Tanta ignominia hizo que algunos peninsulares establecieran
Juntas Supremas de Gobierno para oponerse al dominio
francés en España, con lo que se inició
la guerra de liberación que terminaría
años después con el triunfo de los valientes
patriotas que se negaron a reconocer a Napoleón
como supremo decidor de los destinos de la Madre Patria.
ANTECEDENTES A LA INDEPENDENCIA
Uno de los primeros criollos perseguidos
y apresados por las autoridades debido a sus ideas
fue Eugenio Espejo, doctor en Medicina y sabio para
la época, ejemplo de lo que puede conseguirse
con la ambición puesta al servicio de los más
nobles ideales. Su tarea por la emancipación
quiteña comenzó en 1787 con la publicación
del opúsculo, "El Retrato de Golilla",
que satirizó a los gobernantes retratando sus
vicios y defectos.
LA CONSPIRACION
El día 9 de marzo de 1809 el
Asesor General de Gobierno Dr. Manzanos mandó
a capturar a un numeroso grupo de quiteños
encabezados por Juan de Dios Morales, Juan Pío
Montúfar, el Dr. Manuel Rodríguez de
Quiroga, el Capitán Juan Salinas, Nicolás
de la Peña y Maldonado y el Presbítero
José Riofrío.

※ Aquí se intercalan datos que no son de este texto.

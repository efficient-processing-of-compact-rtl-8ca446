// tb_pw_engine: drives random pixels through the pointwise engine for two
// runtime shapes (full 8->16 with ReLU, partial 5->7 without ReLU), with
// random output back-pressure, and compares every output pixel with the
// integer reference. It also checks the latency from input acceptance to
// output valid, which must be ceil(cin/PAR_IN)*ceil(cout/PAR_OUT)+1 cycles.
module tb_pw_engine;
  import fibha_pkg::*;
  import fibha_ref_pkg::*;
  localparam int CIN_MAX = 8, COUT_MAX = 16, PAR_IN = 4, PAR_OUT = 2, NPIX = 24;

  int checks = 0, failures = 0;
  logic clk = 0, rst_n = 0;
  always #5 clk = ~clk;
  int cyc = 0;
  always @(posedge clk) cyc++;

  logic [3:0] cfg_cin; logic [4:0] cfg_cout; logic cfg_relu;
  logic wt_we, bn_we; logic [3:0] wt_co, bn_co; logic [2:0] wt_ci; act_t wt_data; bn_t bn_data;
  logic iv, ir, ov, orr;
  act_t [CIN_MAX-1:0] id; act_t [COUT_MAX-1:0] od;

  pw_engine #(.CIN_MAX(CIN_MAX), .COUT_MAX(COUT_MAX), .PAR_IN(PAR_IN), .PAR_OUT(PAR_OUT)) dut (
    .clk, .rst_n, .cfg_cin, .cfg_cout, .cfg_relu, .wt_we, .wt_co, .wt_ci, .wt_data,
    .bn_we, .bn_co, .bn_data, .in_valid(iv), .in_ready(ir), .in_data(id),
    .out_valid(ov), .out_ready(orr), .out_data(od));

  initial begin
    repeat (20000) @(posedge clk);
    failures++;
    $display("TB_RESULT checks=%0d failures=%0d", checks, failures);
    $finish;
  end

  int W[COUT_MAX][CIN_MAX]; int SC[COUT_MAX]; int BI[COUT_MAX];

  task automatic load_params();
    for (int co = 0; co < COUT_MAX; co++) begin
      for (int ci = 0; ci < CIN_MAX; ci++) begin
        W[co][ci] = rnd(-20, 20);
        wt_we = 1; wt_co = 4'(co); wt_ci = 3'(ci); wt_data = act_t'(W[co][ci]);
        @(posedge clk); #1;
      end
      SC[co] = rnd(1, 12); BI[co] = rnd(-3000, 3000);
      bn_we = 1; bn_co = 4'(co); bn_data.scale = scale_t'(SC[co]); bn_data.bias = BI[co];
      wt_we = 0;
      @(posedge clk); #1;
      bn_we = 0;
    end
  endtask

  task automatic run(int cin, int cout, bit relu, bit bp);
    int in_q[$], ref_q[$], wq[$], sq[$], bq[$];
    int sent, got, t_acc, lat_exp;
    cfg_cin = 4'(cin); cfg_cout = 5'(cout); cfg_relu = relu;
    rnd_fill(in_q, NPIX * cin, -128, 127);
    wq = {}; sq = {}; bq = {};
    for (int co = 0; co < cout; co++) begin
      for (int ci = 0; ci < cin; ci++) wq.push_back(W[co][ci]);
      sq.push_back(SC[co]); bq.push_back(BI[co]);
    end
    ref_conv(in_q, 1, NPIX, cin, wq, sq, bq, cout, 1, 1, relu, ref_q);
    lat_exp = ((cin + PAR_IN - 1) / PAR_IN) * ((cout + PAR_OUT - 1) / PAR_OUT) + 1;
    sent = 0; got = 0; t_acc = 0;
    while (got < NPIX) begin
      iv = (sent < NPIX);
      id = '0;
      for (int c = 0; c < cin; c++) if (sent < NPIX) id[c] = act_t'(in_q[sent * cin + c]);
      for (int c = cin; c < CIN_MAX; c++) id[c] = act_t'($urandom);  // unused channels: noise
      orr = bp ? ($urandom % 3 != 0) : 1'b1;
      @(negedge clk);
      if (ov && orr) begin
        for (int c = 0; c < COUT_MAX; c++) begin
          int e;
          e = (c < cout) ? ref_q[got * cout + c] : 0;
          checks++;
          if (int'(od[c]) != e) begin
            failures++;
            $display("pix %0d ch %0d: got %0d want %0d", got, c, od[c], e);
          end
        end
        got++;
      end
      if (!bp && ov) begin
        checks++;
        if (cyc - t_acc != lat_exp) begin
          failures++;
          $display("latency %0d, expected %0d", cyc - t_acc, lat_exp);
        end
      end
      if (iv && ir) begin sent++; t_acc = cyc; end
      @(posedge clk); #1;
    end
    iv = 0;
  endtask

  initial begin
    iv = 0; orr = 0; wt_we = 0; bn_we = 0; id = '0; wt_co = 0; wt_ci = 0; wt_data = 0;
    bn_co = 0; bn_data = '0; cfg_cin = 8; cfg_cout = 16; cfg_relu = 1;
    repeat (3) @(posedge clk);
    #1 rst_n = 1;
    load_params();
    run(8, 16, 1, 1);
    run(5, 7, 0, 1);
    run(8, 16, 1, 0);
    run(3, 2, 1, 0);
    $display("TB_RESULT checks=%0d failures=%0d", checks, failures);
    $finish;
  end
endmodule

Se los acusó de
intentar tomarse el poder en detrimento de los sagrados
intereses de la monarquía. La causa fue iniciada
y se nombró Promotor Fiscal al Dr. Pedro Muñoz,
de probada solvencia realista, pero habiendo los conspiradores
negado cualquier participación, sobornaron
a uno de los pasantes del Juzgado y a poco andaban
los comprometidos en libertad, esperando mejor ocasión
para dar el golpe, que se presentó el día
Jueves 9 de agosto por la noche, en casa de Manuela
Cañizares, a donde habían concurrido
algunos notables bajo el pretexto de servirse bebidas
alcohólicas, jugar tresillo y departir a los
acordes de una bien tocada mandolina.
La señora Cañizares poseía algunos
bienes de fortuna heredados de sus mayores, que a
su vez descendían de los primeros pobladores
de la ciudad en el Siglo XVI. No había contraído
nupcias y vivía en una amplia y espaciosa morada
en la casa del sagrario y en compañía
de una hermana menor, recibiendo esporádicas
visitas del Dr. Quiroga, quien si era casado en Chuquisaca
pero tenía años de separado.
Esa misma noche salieron a comprometer los batallones
los Comandantes Ignacio Zaldumbide y Juan Salinas,
y con destino al Palacio el Dr. Antonio Ante, quien
cambió la guardia en nombre de la Junta Soberana
de Quito y apresó en sus habitaciones al viejo
y achacoso Manuel Urries, Conde Ruiz de Castilla,
que gobernaba la Audiencia desde el lo. de Agosto
de 1808 en que hizo su entrada en Quito.
A las seis de la madrugada del 10 de Agosto se vio
en la Plaza principal un gran concurso de gentes que
vivaban a la Junta Soberana y daban gritos por la
libertad. Poco después se apresó al
resto de las autoridades, cayendo detenidos el Asesor
General Manzanos, el Colector de Rentas Sáenz
de Vergara, el Comandante Villaespesa, el Administrador
de Correos Vergara Gabiria, el Regente de la Audiencia
Bustillos, el Oidor Merchante y unos pocos militares
"godos" que resultaban sospechosos.
A las diez de la mañana se reunían los
próceres en la Sala Capitular del Convento
de San Agustín y allí, rodeados de pompa
y boato, acordes con la solemnidad de las circunstancias,
proclamaron Presidente a Juan Pío Montúfar,
Vicepresidente al 0bispo de Quito Dr. José
Cuero y Caicedo, y Secretarios a los Doctores Manuel
Rodríguez de Quiroga, Juan de Dios Morales
y Juan de Larrea y Villavicencio, siendo designado
Vicente Alvarez, Secretario Particular del Presidente.